## Bubble Breaker in Python / Javascript

The key 'board' data structure is a ```numpy``` array, which is (for efficiency) stored on its side (with the bottom-right phone cell being the board[0,0] cell):

In [1]:
import numpy as np
from model.game import crush
from model.game import crush_ui
reload(crush)
reload(crush_ui)

crush.new_board(10, 14, n_colours=5)

Key trick for this notebook is the ability for Jupyter to go 'round-trip' from Python back-end to Javascript in the browser, and back again.  There's a block of helper javascript in the (Python) file ```crush-ui```:


In [2]:
from IPython.display import HTML

#HTML(crush_ui.javascript_test)
HTML(crush_ui.javascript_base)

Having imported that base code, we can now create UI elements for javascript to manipulate :

In [3]:
javascript = """
<div id="board_10_14_trial"></div>
<script type="text/Javascript">create_board("#board_10_14_trial",10,14,5);</script>
"""
HTML(javascript)

And, now initialise a board and display it:

In [4]:
board = crush.new_board(10, 14, n_colours=5)
HTML(crush_ui.display_via_javascript_script("#board_10_14_trial", board))

But - because of the Python-javascript-Python roundtripping - you can now play the game (click on linked cells)!

Once you run out of moves to do, the game is over.  You can restart it by refreshing the board generation cell above.

## Smaller Board (for training NOW)

In [34]:
width, height, n_colours = 5,8,4
javascript = """
<div id="board_small"></div>
<script type="text/Javascript">create_board("#board_small",%d,%d,%d);</script>
""" % (width, height, n_colours)
HTML(javascript)

In [35]:
board = crush.new_board(width, height, n_colours=n_colours)
HTML(crush_ui.display_via_javascript_script("#board_small", board))

Now, there's quite a lot of machinery required to do Q() learning.  So we'll take it one step at a time.

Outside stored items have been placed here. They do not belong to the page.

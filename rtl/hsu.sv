// hsu: Hardwired Scaling Unit.
//
// The 5/3 lifting steps scale by 1/2 (predict) and 1/4 (update). Instead of a
// shifter or multiplier the scaling is done purely by wiring: the output bits
// are the input bits moved down by one or two places, with the sign bit
// replicated into the vacated top positions. This gives floor(x/2) and
// floor(x/4) for two's-complement x at no gate cost and no switching
// activity. The published description proposes the unit by name and function; the
// sign-extension wiring is this design's reading of it.
//
// Interface: purely combinational, x is a signed W-bit number.
module hsu #(
  parameter int unsigned W = 12
) (
  input  logic signed [W-1:0] x,
  output logic signed [W-1:0] half,     // floor(x / 2)
  output logic signed [W-1:0] quarter   // floor(x / 4)
);

  assign half    = {x[W-1], x[W-1:1]};
  assign quarter = {{2{x[W-1]}}, x[W-1:2]};

endmodule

### Convert a Board to Features

In [9]:
def make_features_in_layers(board):
  feature_layers = [] # These are effectively 'colours' for the CNN
  
  mask     = np.greater( board[:, :], 0 )*1.
  feature_layers.append( mask.astype('float32') )
  
  # This works out whether each cell is the same as the cell 'above it'
  for shift_down in [1,2,3,4,5,]:
    sameness = np.zeros_like(board, dtype='float32')
    sameness[:,:-shift_down] = np.equal( board[:, :-shift_down], board[:, shift_down:] )*1.
    feature_layers.append( sameness )
  
  # This works out whether each cell is the same as the cell in to columns 'to the left of it'
  for shift_right in [1,2,3,]:
    sameness = np.zeros_like(board, dtype='float32')
    sameness[:-shift_right,:] = np.equal( board[:-shift_right, :], board[shift_right:, :] )*1.
    feature_layers.append( sameness )
  
  stacked = np.dstack( feature_layers )
  return np.rollaxis( stacked, 2, 0 )

features_shape = make_features_in_layers(board).shape
print("('feature layers', width, height) : %s" %(features_shape, ))

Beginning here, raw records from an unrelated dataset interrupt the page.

// tb_hsu: checks the Hardwired Scaling Unit against floor division by 2 and 4
// for every value of a 10-bit input.
module tb_hsu;
  localparam int W = 10;
  logic signed [W-1:0] x, half, quarter;
  int checks = 0, failures = 0;

  hsu #(.W(W)) dut (.x, .half, .quarter);

  initial begin
    #100000;
    failures++;
    $display("TB_RESULT checks=%0d failures=%0d", checks, failures);
    $finish;
  end

  initial begin
    for (int v = -(1 << (W-1)); v < (1 << (W-1)); v++) begin
      x = W'(v);
      #1;
      checks += 2;
      if (int'(half) != dwt_ref_pkg::floordiv(v, 2)) begin
        failures++;
        $display("half(%0d) = %0d", v, half);
      end
      if (int'(quarter) != dwt_ref_pkg::floordiv(v, 4)) begin
        failures++;
        $display("quarter(%0d) = %0d", v, quarter);
      end
    end
    $display("TB_RESULT checks=%0d failures=%0d", checks, failures);
    $finish;
  end
endmodule
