// scan_ctrl: dual scan address generator.
//
// The frame is read in stripes of two rows. Each clock both ports of the
// dual-port frame memory are addressed with two neighbouring pixels of one
// row (port A: even column, port B: odd column), and the row alternates
// every clock between the upper and lower row of the stripe:
//   clk 1: row 2m,   pixels 2k, 2k+1      clk 2: row 2m+1, pixels 2k, 2k+1
//   clk 3: row 2m,   pixels 2k+2, 2k+3    ...
// so for N = 256 the addresses are A: 0, 256, 2, 258 ... and B: 1, 257, 3, 259 ...
//
// After the N/2 image stripes the controller issues one more stripe of zero
// pixels (rows N and N+1 of the zero-extended frame) and then one more pixel
// pair per row. These flush the one-pair delay of the row unit and the
// one-stripe delay of the column unit so that every coefficient of the frame
// leaves the pipeline; the drain costs N+2 clocks per frame. During the drain
// 'zero' is set and the pixel data must be taken as 0.
//
// The controller also computes the sideband tag of every pair (dwt_pkg):
// which row of the stripe it is, whether the row unit emits a result for it,
// whether that result lies in stripe 0, and whether it is the frame's last.
//
// Timing: a one-clock 'start' while idle begins a frame; outputs are
// registered and valid while 'rd_en' is high, N*N/2 + N + 2 clocks in a row;
// 'done' pulses with the final pair. The read order follows the published description;
// the drain and the tag are this design's choices.
module scan_ctrl
  import dwt_pkg::*;
#(
  parameter int unsigned N  = 256,
  parameter int unsigned AW = $clog2(N*N)
) (
  input  logic          clk,
  input  logic          rst_n,
  input  logic          start,
  output logic          busy,
  output logic          done,
  output logic          rd_en,
  output logic [AW-1:0] addr_a,   // even pixel of the pair
  output logic [AW-1:0] addr_b,   // odd pixel of the pair
  output logic          first,    // first pair of a row
  output logic          zero,     // drain: pixel data is zero
  output scan_tag_t     tag
);

  localparam int unsigned HALF = N / 2;
  localparam int unsigned MW   = $clog2(HALF + 2);
  localparam int unsigned KW   = (HALF > 1) ? $clog2(HALF) : 1;

  logic [MW-1:0] m;      // stripe index, 0 .. HALF+1
  logic [KW-1:0] k;      // pixel-pair index in the row
  logic          r;      // row in the stripe
  logic          final_pair;
  logic [AW-1:0] row_base;

  assign final_pair = (m == MW'(HALF + 1)) && r;
  assign row_base   = AW'((2 * m + r) * N);

  always_ff @(posedge clk or negedge rst_n) begin
    if (!rst_n) begin
      busy   <= 1'b0;
      done   <= 1'b0;
      rd_en  <= 1'b0;
      addr_a <= '0;
      addr_b <= '0;
      first  <= 1'b0;
      zero   <= 1'b0;
      tag    <= '0;
      m      <= '0;
      k      <= '0;
      r      <= 1'b0;
    end else begin
      done  <= 1'b0;
      rd_en <= busy;
      if (!busy) begin
        if (start) begin
          busy <= 1'b1;
          m    <= '0;
          k    <= '0;
          r    <= 1'b0;
        end
      end else begin
        zero     <= (m >= MW'(HALF));
        addr_a   <= (m < MW'(HALF)) ? row_base + AW'(2 * k) : '0;
        addr_b   <= (m < MW'(HALF)) ? row_base + AW'(2 * k + 1) : '0;
        first    <= (k == '0);
        tag.slot <= r;
        tag.emit <= !((m == '0) && (k == '0));
        tag.s0   <= (k == '0) ? (m == MW'(1)) : (m == '0);
        tag.last <= final_pair;
        // advance: row alternates each clock, pair index every two clocks
        r <= !r;
        if (r) begin
          if (k == KW'(HALF - 1)) begin
            k <= '0;
            m <= m + 1'b1;
          end else begin
            k <= k + 1'b1;
          end
        end
        if (final_pair) begin
          busy <= 1'b0;
          done <= 1'b1;
        end
      end
    end
  end

endmodule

### Build the CNN to Evaluate the Board's Features

In [27]:
import theano

import lasagne
import pickle

def build_cnn(input_var, features_shape):
    # Create a CNN of two convolution layers and a fully-connected hidden layer in front of the output layer
    
    lasagne.random.set_rng( np.random )

    # input layer
    network = lasagne.layers.InputLayer(shape=(None, features_shape[0], features_shape[1], features_shape[2]), input_var=input_var)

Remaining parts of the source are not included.